Stored items
________________

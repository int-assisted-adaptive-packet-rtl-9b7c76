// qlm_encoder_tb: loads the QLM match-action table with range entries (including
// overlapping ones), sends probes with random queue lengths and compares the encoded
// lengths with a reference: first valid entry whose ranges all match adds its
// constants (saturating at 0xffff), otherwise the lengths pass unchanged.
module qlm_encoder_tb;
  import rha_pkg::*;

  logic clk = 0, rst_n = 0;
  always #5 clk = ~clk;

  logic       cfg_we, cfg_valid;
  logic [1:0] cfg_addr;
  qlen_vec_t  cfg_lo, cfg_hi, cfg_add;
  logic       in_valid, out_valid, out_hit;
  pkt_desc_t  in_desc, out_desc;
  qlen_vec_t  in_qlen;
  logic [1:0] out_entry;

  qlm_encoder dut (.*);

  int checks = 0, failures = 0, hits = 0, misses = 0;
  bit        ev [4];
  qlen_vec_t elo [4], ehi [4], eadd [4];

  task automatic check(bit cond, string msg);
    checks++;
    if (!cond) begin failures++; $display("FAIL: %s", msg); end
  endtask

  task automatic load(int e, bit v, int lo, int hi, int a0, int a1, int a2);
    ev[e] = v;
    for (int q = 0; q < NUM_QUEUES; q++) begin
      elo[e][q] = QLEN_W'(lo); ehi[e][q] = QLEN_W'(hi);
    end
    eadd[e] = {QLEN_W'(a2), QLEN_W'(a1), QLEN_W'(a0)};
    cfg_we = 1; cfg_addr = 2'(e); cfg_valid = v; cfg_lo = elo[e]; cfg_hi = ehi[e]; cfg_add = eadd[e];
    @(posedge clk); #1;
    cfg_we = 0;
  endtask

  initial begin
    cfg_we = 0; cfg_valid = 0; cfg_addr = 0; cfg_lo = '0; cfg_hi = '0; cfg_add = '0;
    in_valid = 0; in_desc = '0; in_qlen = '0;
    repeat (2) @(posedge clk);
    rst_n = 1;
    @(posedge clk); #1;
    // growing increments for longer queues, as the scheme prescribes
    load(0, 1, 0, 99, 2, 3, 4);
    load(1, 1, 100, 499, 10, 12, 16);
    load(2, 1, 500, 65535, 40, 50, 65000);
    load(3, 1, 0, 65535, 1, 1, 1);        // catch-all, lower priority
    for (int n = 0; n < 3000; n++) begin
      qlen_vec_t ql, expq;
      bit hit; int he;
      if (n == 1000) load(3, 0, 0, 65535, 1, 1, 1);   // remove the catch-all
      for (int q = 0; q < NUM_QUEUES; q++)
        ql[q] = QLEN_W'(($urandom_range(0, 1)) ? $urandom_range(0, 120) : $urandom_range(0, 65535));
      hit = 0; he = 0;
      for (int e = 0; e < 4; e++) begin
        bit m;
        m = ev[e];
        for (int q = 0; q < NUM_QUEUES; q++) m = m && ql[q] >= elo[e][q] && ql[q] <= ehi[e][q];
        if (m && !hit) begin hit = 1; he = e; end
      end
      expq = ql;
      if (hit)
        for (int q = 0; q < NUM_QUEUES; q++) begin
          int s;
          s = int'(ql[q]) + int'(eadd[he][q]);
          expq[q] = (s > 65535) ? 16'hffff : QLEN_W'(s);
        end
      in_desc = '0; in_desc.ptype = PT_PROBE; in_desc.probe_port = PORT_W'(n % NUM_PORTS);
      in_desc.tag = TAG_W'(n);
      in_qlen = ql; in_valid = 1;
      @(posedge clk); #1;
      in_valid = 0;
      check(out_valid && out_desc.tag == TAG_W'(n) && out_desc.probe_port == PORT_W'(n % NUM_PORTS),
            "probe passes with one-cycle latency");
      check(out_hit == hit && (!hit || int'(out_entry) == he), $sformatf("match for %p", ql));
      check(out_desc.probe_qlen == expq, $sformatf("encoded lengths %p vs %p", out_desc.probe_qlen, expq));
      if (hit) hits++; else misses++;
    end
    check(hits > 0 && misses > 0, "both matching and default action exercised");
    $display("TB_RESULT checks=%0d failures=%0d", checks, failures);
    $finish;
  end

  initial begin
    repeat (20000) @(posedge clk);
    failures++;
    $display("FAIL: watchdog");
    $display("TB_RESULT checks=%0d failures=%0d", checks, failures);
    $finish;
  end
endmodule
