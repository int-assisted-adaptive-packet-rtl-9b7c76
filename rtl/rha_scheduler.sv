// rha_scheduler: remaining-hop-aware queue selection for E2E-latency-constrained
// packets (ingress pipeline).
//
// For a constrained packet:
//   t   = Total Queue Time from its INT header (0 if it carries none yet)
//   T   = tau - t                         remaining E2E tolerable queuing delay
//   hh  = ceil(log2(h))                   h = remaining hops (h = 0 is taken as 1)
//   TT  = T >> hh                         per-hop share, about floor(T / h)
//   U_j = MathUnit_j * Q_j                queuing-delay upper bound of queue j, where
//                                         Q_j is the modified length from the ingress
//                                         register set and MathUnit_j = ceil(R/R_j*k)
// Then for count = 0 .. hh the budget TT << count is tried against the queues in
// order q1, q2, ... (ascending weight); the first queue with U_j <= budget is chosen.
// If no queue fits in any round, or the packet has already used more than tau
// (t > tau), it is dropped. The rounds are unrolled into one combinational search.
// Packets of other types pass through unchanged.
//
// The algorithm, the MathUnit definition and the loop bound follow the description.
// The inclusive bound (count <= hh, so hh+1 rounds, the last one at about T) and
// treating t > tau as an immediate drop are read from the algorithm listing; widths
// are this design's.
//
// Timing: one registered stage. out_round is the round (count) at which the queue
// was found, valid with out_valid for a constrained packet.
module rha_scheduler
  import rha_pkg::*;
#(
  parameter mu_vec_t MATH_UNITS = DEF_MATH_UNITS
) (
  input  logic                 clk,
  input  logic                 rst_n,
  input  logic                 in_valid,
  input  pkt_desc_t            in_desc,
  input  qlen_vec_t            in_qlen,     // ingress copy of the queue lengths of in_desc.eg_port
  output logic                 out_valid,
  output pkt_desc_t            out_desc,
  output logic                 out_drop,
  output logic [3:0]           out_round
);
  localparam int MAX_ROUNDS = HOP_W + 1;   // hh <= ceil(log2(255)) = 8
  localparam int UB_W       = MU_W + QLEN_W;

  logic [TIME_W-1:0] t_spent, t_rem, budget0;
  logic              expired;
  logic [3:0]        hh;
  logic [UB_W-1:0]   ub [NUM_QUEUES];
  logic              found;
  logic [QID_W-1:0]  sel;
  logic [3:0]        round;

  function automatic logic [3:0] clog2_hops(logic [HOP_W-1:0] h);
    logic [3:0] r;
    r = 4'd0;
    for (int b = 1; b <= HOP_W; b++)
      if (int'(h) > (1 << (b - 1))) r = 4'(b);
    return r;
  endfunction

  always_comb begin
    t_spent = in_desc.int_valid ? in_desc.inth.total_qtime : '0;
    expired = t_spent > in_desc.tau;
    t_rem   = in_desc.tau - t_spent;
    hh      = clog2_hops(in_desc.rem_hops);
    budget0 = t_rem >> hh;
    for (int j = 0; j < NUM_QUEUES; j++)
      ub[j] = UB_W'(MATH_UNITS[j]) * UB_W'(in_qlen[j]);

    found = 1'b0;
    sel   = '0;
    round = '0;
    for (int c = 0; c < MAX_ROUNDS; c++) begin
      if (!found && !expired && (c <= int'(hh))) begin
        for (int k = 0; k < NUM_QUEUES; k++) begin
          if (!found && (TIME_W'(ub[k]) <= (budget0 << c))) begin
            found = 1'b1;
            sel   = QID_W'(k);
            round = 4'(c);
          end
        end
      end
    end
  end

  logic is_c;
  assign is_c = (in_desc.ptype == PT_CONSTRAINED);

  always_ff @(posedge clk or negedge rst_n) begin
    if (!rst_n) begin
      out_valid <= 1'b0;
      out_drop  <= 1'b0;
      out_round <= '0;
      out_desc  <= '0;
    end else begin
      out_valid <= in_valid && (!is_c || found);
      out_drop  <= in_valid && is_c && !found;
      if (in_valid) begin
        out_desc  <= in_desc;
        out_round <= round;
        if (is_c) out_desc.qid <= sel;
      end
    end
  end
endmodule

________________

Work required |
Your answer must consist only of the lines from the one containing "in_desc.tau - t_spent;" through the last line of the data above, both included, exactly as written.

Task result |
    t_rem   = in_desc.tau - t_spent;
    hh      = clog2_hops(in_desc.rem_hops);
    budget0 = t_rem >> hh;
    for (int j = 0; j < NUM_QUEUES; j++)
      ub[j] = UB_W'(MATH_UNITS[j]) * UB_W'(in_qlen[j]);

    found = 1'b0;
    sel   = '0;
    round = '0;
    for (int c = 0; c < MAX_ROUNDS; c++) begin
      if (!found && !expired && (c <= int'(hh))) begin
        for (int k = 0; k < NUM_QUEUES; k++) begin
          if (!found && (TIME_W'(ub[k]) <= (budget0 << c))) begin
            found = 1'b1;
            sel   = QID_W'(k);
            round = 4'(c);
          end
        end
      end
    end
  end

  logic is_c;
  assign is_c = (in_desc.ptype == PT_CONSTRAINED);

  always_ff @(posedge clk or negedge rst_n) begin
    if (!rst_n) begin
      out_valid <= 1'b0;
      out_drop  <= 1'b0;
      out_round <= '0;
      out_desc  <= '0;
    end else begin
      out_valid <= in_valid && (!is_c || found);
      out_drop  <= in_valid && is_c && !found;
      if (in_valid) begin
        out_desc  <= in_desc;
        out_round <= round;
        if (is_c) out_desc.qid <= sel;
      end
    end
  end
endmodule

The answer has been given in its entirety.